───── Input material ─────

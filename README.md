# Uni-directional MultiRing switch

A MultiRing is a set of N = 2^n processing nodes that can be rearranged into
rings of different sizes: one ring of all N nodes, two rings of N/2 nodes,
and so on down to N/2 rings of two nodes, n arrangements in all. Image and
vision algorithms that pass data around rings in several steps can then use
the ring size that suits each step. Giving every node direct wires to every
possible neighbour is too expensive. Instead the nodes are wired in a star to
one central switch, and the switch forms the rings.

This RTL implements that central switch. It is a network of 2x2 exchange
boxes, arranged like a butterfly, with n columns of N/2 boxes. It is steered
by n one-hot configuration bits plus n(n-1)/2 OR gates. In every
configuration all N nodes send to their ring neighbour at the same time, and
no two transfers share a link. The switch does not inspect the data. It only
provides the paths, and it moves on its own through all configurations,
holding each one for a fixed time.

The default build is the 8-node switch (n = 3) with 1-bit links. The same
code builds any 2^n-node switch from the `N_LOG` parameter.

## Ring configurations

Configuration `k` (k = 0 .. n-1) forms 2^k rings of 2^(n-k) nodes. Node P_p
sends to its right-hand neighbour P_((p + 2^k) mod N). It receives from
P_((p - 2^k) mod N).

| k | 8-node example   | P_p sends to      | configuration bits C2 C1 C0 |
|---|------------------|-------------------|-----------------------------|
| 0 | 1 ring of 8      | P_(p+1) mod 8     | 0 0 1                       |
| 1 | 2 rings of 4     | P_(p+2) mod 8     | 0 1 0                       |
| 2 | 4 rings of 2     | P_(p+4) mod 8     | 1 0 0                       |

For example, with k = 1 the two rings are P0→P2→P4→P6→P0 and
P1→P3→P5→P7→P1.

## How the fabric forms a ring

This is the part of the design that is least obvious. It depends on three
wiring rules and one control rule, and all four must agree.

**Ports and boxes.** Box `S_rs` sits in row r (0 .. N/2-1) and column s
(0 .. n-1). Ports of a column are numbered top to bottom, 0 .. N-1. Port p
is input or output number (p mod 2) of the box in row p/2. Node P_i feeds
input port i of column 0.

**Switch box.** A box with control 0 passes its inputs straight through
(I0→O0, I1→O1). With control 1 it crosses them (I0→O1, I1→O0).

**Links between columns (recursive construction).** A 2^n-node switch is two
2^(n-1)-node switches, one above the other, followed by a joining column of
N/2 boxes (`mr_join_column`). Each box of the joining column pairs one output
of the upper half with one output of the lower half. Unrolled, column s is a
row of joining columns, each of which merges the two 2^s-node switches in a
group of 2^(s+1) ports. Let h = 2^s, and let l be a port's number inside its
group. Output port l of column s-1 is then wired to input port k of column s:

    l <  h :  l even -> k = l        l odd  -> k = l + h - 1
    l >= h :  l odd  -> k = l        l even -> k = l - h + 1

Column 0 is the degenerate case: it merges single nodes into 2-node switches
and is just a column of boxes. For a 16-node switch the joining column maps
incoming ports 0..15 to box inputs 0 8 2 10 4 12 6 14 1 9 3 11 5 13 7 15.

**Nodes on the output side (perfect shuffle).** Output port j of the last
column drives node P_(j/2) when j is even, and P_(N/2 + (j-1)/2) when j is
odd. Top to bottom, the 8-node switch delivers to P0 P4 P1 P5 P2 P6 P3 P7.

**Which control steers which box.** The control unit makes
C_ij = C_i | C_(i+1) | ... | C_j for all i <= j. In configuration k this is
1 exactly when i <= k <= j. Box S_rs takes C_is. Let m = r mod 2^s. Then
i = 0 when m = 0. Otherwise i is the bit length of m, that is,
2^(i-1) <= m < 2^i. For 8 nodes:

| box control | s=0 | s=1 | s=2 |
|-------------|-----|-----|-----|
| r=0         | C00 | C01 | C02 |
| r=1         | C00 | C11 | C12 |
| r=2         | C00 | C01 | C22 |
| r=3         | C00 | C11 | C22 |

So column s only sees configuration bits C_0 .. C_s. In configurations
k > s, column s is entirely straight. In configuration k = s it is entirely
crossed. In configurations k < s, a box crosses only if its row pattern puts
k within range.

**Worked path.** Take 1 ring of 8 (k = 0), where P0 must reach P1. P0
enters S00 on I0. S00 has C00 = 1, so it crosses, and the word leaves on
output port 1 of column 0. That port is wired to column-1 port 2, input I0
of S11. S11 has C11 = 0, so the word goes straight to output port 2. That
port is wired to column-2 port 2, input I0 of S12. S12 has C12 = 0, so the
word goes straight to output port 2, which the shuffle delivers to P1. All
24 source/configuration paths of the 8-node switch were checked this way
against the reference path lists (`tb_multiring_fabric`).

**Why there is no contention.** Every box sends its two inputs to two
different outputs. The whole fabric is therefore a permutation of its N
ports for any setting of the controls, and no link ever carries two words.
The rules above choose the controls so that this permutation is the ring
neighbour map. The tests check that for N = 8, 16, 32 and 64.

## Control unit and automatic reconfiguration

`signal_creator` holds a configuration index and a dwell counter. After
reset it is in configuration 0 (one ring of all nodes). It stays in each
configuration for `DWELL` clock cycles, then steps to k+1, and after n-1
wraps back to 0. It drives the one-hot bits C_k. While `en` is 0 the
sequencer freezes and the current rings stay up.

`control_unit` adds the OR network. C_ii is C_i itself. Every other term
costs one two-input OR, chained along the row: C_ij = C_i(j-1) | C_j. That
makes n(n-1)/2 gates in total, 3 for the 8-node switch.

## Switch box implementations

`switch_box` has two gate structures with the same function, selected by
`IMPL`:

* `SB_AND_OR`: O0 = I0·C' + I1·C and O1 = I0·C + I1·C'. This uses four AND,
  two OR and one NOT gate per bit.
* `SB_XOR` (default): O0 is the same multiplexer, and O1 = I0 ⊕ I1 ⊕ O0.
  This uses two AND, one OR, one NOT and two XOR gates per bit, six in all.
  It is the cheaper form, which makes the whole 8-node switch
  6·3·4 + 3 = 75 gates.

After synthesis the 8-node fabric is 24 AND, 24 XOR, 12 OR and 6 NOT cells.
Boxes that share a control term share one inverter, so the count is slightly
below the per-box figure.

## Top-level interface and timing (`multiring_switch`)

| port        | dir | width                 | meaning |
|-------------|-----|-----------------------|---------|
| `clk`       | in  | 1                     | clock (used only by the sequencer) |
| `rst_n`     | in  | 1                     | asynchronous active-low reset → configuration 0 |
| `en`        | in  | 1                     | 1: reconfigure automatically; 0: hold the current configuration |
| `node_tx`   | in  | N × WIDTH (packed)    | `node_tx[i]`: link from node P_i into the switch |
| `node_rx`   | out | N × WIDTH (packed)    | `node_rx[k]`: link from the switch to node P_k |
| `cfg`       | out | max(1, ⌈log2 n⌉)      | current configuration k |
| `c`         | out | n                     | one-hot configuration bits C_0 .. C_(n-1) |
| `cfg_first` | out | 1                     | first cycle of the current configuration |
| `cfg_last`  | out | 1                     | last cycle before the switch reconfigures |

The data path `node_tx → node_rx` is purely combinational and n boxes deep.
There are no registers in it, and the switch never buffers or inspects data.
The configuration is a register. It changes on the clock edge that ends the
last cycle of a dwell (the cycle with `cfg_last = 1`). Nodes are expected to
send only while `cfg` shows the ring they need. A node that needs its word to
travel once round a ring of 2^(n-k) nodes needs `DWELL >= 2^(n-k)`.

## Parameters

| parameter | default  | where it appears | meaning |
|-----------|----------|------------------|---------|
| `N_LOG`   | 3        | all | n; the switch has 2^n nodes, n configurations, n·2^(n-1) boxes |
| `WIDTH`   | 1        | switch, fabric, box | bits per link; the reference design switches single bits |
| `DWELL`   | 16       | switch, control unit, sequencer | cycles spent in each configuration |
| `IMPL`    | `SB_XOR` | switch, fabric, box | gate structure of the boxes |

## Files

| file | contents |
|------|----------|
| `rtl/mr_pkg.sv` | box-type enum; constant functions for C_ij indexing, the inter-column links, the output shuffle and the box control selection |
| `rtl/switch_box.sv` | 2x2 exchange box |
| `rtl/signal_creator.sv` | configuration sequencer, one-hot C_k |
| `rtl/control_unit.sv` | sequencer plus C_ij OR network |
| `rtl/mr_join_column.sv` | column of N/2 boxes joining two half-size switches |
| `rtl/multiring_fabric.sv` | n columns, each a row of joining columns; control term routing |
| `rtl/multiring_switch.sv` | top: control unit, fabric, output shuffle |
| `tb/tb_switch_box.sv` | both box forms, exhaustive 1-bit and random 8-bit |
| `tb/tb_signal_creator.sv` | sequence, one-hot code, dwell length, hold, reset (16 nodes) |
| `tb/tb_control_unit.sv` | every C_ij against its definition every cycle (n = 3 and 5), the listed 8-node values |
| `tb/tb_mr_join_column.sv` | 8- and 16-port joining columns: every link and box control against written-out tables |
| `tb/tb_multiring_fabric.sv` | 8 nodes: every box control and every path against the reference tables; 16/32/64 nodes: ring rule |
| `tb/mr_node_array.sv` | behavioural node array used by the end-to-end tests |
| `tb/tb_multiring_switch.sv` | end-to-end at the default size |
| `tb/tb_multiring_switch_scaled.sv` | end-to-end at 16 nodes × 8 bits (AND/OR boxes) and 64 nodes × 4 bits |

## Simulating

Every testbench prints one line `TB_RESULT checks=N failures=M` and ends with
`$finish`. With Verilator 5:

    verilator --binary --timing --assert -Irtl -y rtl -y tb \
        rtl/mr_pkg.sv tb/tb_multiring_switch.sv --top-module tb_multiring_switch
    ./obj_dir/Vtb_multiring_switch

To run another test, substitute its name. To lint the RTL:

    verilator --lint-only -Wall -Irtl -y rtl rtl/mr_pkg.sv rtl/multiring_switch.sv \
        --top-module multiring_switch

The end-to-end tests model the nodes in `mr_node_array`. At the start of each
configuration every node picks a random word. In every later cycle it sends
the word it holds and keeps the word it receives, so words circulate round all
rings at once. The node array checks, every cycle and for every node, that it
received exactly its left-hand neighbour's word. It also checks that after t
cycles it holds the right origin's word, and that after one full trip round
its ring every word is back home. It further checks the one-hot code,
`cfg_first`, the order of configurations and that each configuration lasts
exactly `DWELL` cycles. At the end it requires that every configuration was
entered, that a full ring trip happened in every configuration, that the
sequencer wrapped and that a hold occurred. A mid-run reset is also applied.
The default-size test takes well under a second.

## Design choices and departures

These points are this design's own choices, or places where the reference
design leaves a detail open:

* **Dwell time.** The reference design only says that the switch stays in a
  configuration for a set time. `DWELL = 16` is chosen so that a word can go
  once round the largest 8-node ring.
* **Hold input, reset state and status outputs.** `en`, the reset to
  configuration 0, and the `cfg`/`c`/`cfg_first`/`cfg_last` outputs were
  added so that nodes can tell which ring they are in.
* **Link width.** The reference switches one bit per link. `WIDTH > 1`
  switches a word with the same control.
* **Box control rule.** The rule is stated here as m = 0 → C_0s, otherwise
  2^(i-1) <= m < 2^i → C_is. This is the form that reproduces the reference
  8-node control table and all of its paths.
* **XOR box equation.** The equation O1 = I0 ⊕ I1 ⊕ O0 is one way to build
  the six-gate box from the stated gate set. It has the same truth table as
  the seven-gate box.
* **Order of the OR chain.** The order in which the OR gates of the control
  unit are chained is a free choice.
* **Fabric built from joining columns.** The fabric is not a module that
  instantiates itself. Each column is instead a row of joining columns, which
  gives the same wiring as nesting half-size switches. Joining two switches
  into one (adding a joining column) corresponds to raising `N_LOG` by one.
  Physical aspects of joining two switch units, such as back-plane
  connectors, are not modelled.

Not included:

* **The processing nodes.** This includes their neighbour and routing tables
  and the message frame format. These belong to the nodes and to the message
  layer, not to the switch.
* **Preferred-configuration cache.** An optional cache that would keep the
  switch longer in frequently used configurations is mentioned only as a
  possible enhancement. All configurations here get the same dwell.
* **Other reconfiguration schemes.** Manual reconfiguration (waiting for all
  nodes to agree) and a "smart" switch that routes by reading messages are
  alternative designs, not this one.
* **Bi-directional version.** A bi-directional MultiRing switch, which would
  need extra control gates, is not built.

─────

Exactly as written, give again every line from the one containing "(waiting for all" through the last line of the material above, and no other lines.

* **Other reconfiguration schemes.** Manual reconfiguration (waiting for all
  nodes to agree) and a "smart" switch that routes by reading messages are
  alternative designs, not this one.
* **Bi-directional version.** A bi-directional MultiRing switch, which would
  need extra control gates, is not built.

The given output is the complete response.